Exercise - Below are the records; copy every line in them that holds the string "logic".

Extracted records -

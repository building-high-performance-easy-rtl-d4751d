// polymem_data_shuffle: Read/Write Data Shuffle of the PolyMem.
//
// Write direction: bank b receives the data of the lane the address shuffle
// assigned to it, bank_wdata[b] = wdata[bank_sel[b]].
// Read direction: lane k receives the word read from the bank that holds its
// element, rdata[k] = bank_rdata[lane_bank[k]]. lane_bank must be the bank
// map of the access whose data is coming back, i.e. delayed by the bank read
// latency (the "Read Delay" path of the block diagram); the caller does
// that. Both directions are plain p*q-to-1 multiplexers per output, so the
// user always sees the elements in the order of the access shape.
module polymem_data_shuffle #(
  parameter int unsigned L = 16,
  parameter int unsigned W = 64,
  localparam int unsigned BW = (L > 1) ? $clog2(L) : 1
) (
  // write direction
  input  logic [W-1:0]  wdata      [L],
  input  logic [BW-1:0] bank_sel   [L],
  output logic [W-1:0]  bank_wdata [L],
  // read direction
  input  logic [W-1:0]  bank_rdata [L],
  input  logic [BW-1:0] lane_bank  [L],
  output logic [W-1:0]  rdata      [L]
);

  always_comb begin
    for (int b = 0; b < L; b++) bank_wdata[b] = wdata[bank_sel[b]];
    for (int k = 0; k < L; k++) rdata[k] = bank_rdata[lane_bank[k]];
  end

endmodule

Completed exercise -
  input  logic [W-1:0]  wdata      [L],
  input  logic [BW-1:0] bank_sel   [L],
  output logic [W-1:0]  bank_wdata [L],
  input  logic [W-1:0]  bank_rdata [L],
  input  logic [BW-1:0] lane_bank  [L],
  output logic [W-1:0]  rdata      [L]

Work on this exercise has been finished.